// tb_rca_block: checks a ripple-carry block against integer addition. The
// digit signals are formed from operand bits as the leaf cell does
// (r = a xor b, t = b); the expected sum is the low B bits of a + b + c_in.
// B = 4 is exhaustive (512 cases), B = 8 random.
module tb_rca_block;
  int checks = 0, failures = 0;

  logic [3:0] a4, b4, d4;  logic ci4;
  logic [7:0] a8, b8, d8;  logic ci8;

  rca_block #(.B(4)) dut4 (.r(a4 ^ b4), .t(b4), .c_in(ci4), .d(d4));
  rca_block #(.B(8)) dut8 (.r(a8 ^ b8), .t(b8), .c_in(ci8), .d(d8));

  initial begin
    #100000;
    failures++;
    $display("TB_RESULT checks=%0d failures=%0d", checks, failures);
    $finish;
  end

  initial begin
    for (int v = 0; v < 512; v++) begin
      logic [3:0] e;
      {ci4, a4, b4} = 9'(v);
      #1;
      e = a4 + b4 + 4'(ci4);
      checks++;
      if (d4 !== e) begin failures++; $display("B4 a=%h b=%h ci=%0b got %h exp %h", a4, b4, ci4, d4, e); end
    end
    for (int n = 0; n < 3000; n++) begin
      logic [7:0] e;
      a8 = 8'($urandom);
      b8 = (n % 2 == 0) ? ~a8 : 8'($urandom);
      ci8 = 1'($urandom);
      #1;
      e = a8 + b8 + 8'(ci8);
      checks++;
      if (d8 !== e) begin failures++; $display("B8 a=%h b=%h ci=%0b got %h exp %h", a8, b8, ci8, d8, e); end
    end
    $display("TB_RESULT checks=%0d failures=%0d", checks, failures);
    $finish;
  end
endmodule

^^^^^^^^^^^^^^^^

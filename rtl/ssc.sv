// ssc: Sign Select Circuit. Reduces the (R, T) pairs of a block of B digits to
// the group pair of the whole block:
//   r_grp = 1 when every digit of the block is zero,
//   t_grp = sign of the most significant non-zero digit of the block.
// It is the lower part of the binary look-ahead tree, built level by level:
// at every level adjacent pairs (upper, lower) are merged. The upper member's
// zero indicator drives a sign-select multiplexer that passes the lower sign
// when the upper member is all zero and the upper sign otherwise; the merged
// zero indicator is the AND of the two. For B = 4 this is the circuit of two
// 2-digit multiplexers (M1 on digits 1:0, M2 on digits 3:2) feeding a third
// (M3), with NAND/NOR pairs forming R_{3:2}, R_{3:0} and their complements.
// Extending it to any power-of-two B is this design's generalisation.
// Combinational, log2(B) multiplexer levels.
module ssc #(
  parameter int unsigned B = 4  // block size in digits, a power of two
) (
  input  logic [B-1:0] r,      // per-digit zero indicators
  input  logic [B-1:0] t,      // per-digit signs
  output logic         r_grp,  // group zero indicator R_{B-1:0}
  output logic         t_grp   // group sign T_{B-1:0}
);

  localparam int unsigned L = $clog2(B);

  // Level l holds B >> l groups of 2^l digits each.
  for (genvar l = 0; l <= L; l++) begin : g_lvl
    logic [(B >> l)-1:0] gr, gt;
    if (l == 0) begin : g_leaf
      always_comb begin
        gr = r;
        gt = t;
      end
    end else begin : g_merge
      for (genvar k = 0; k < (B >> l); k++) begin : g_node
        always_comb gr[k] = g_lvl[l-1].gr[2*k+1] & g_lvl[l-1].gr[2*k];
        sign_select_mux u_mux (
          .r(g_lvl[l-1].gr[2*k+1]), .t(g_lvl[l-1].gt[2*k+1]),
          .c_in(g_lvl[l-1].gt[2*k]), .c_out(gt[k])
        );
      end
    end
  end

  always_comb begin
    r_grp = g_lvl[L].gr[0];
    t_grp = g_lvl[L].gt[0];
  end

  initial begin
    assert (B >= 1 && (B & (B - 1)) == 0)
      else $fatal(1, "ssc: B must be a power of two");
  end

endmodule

^^^^^^^^^^^^^^^^

AIM OF THE EXERCISE. In the entries above, one line contains "integer addition. The" and another contains "for (int v = 0; v < 512; v++) begin". Reproduce exactly those two lines and the lines between them, nothing else.

OUTPUT OF THE TASK.
// tb_rca_block: checks a ripple-carry block against integer addition. The
// digit signals are formed from operand bits as the leaf cell does
// (r = a xor b, t = b); the expected sum is the low B bits of a + b + c_in.
// B = 4 is exhaustive (512 cases), B = 8 random.
module tb_rca_block;
  int checks = 0, failures = 0;

  logic [3:0] a4, b4, d4;  logic ci4;
  logic [7:0] a8, b8, d8;  logic ci8;

  rca_block #(.B(4)) dut4 (.r(a4 ^ b4), .t(b4), .c_in(ci4), .d(d4));
  rca_block #(.B(8)) dut8 (.r(a8 ^ b8), .t(b8), .c_in(ci8), .d(d8));

  initial begin
    #100000;
    failures++;
    $display("TB_RESULT checks=%0d failures=%0d", checks, failures);
    $finish;
  end

  initial begin
    for (int v = 0; v < 512; v++) begin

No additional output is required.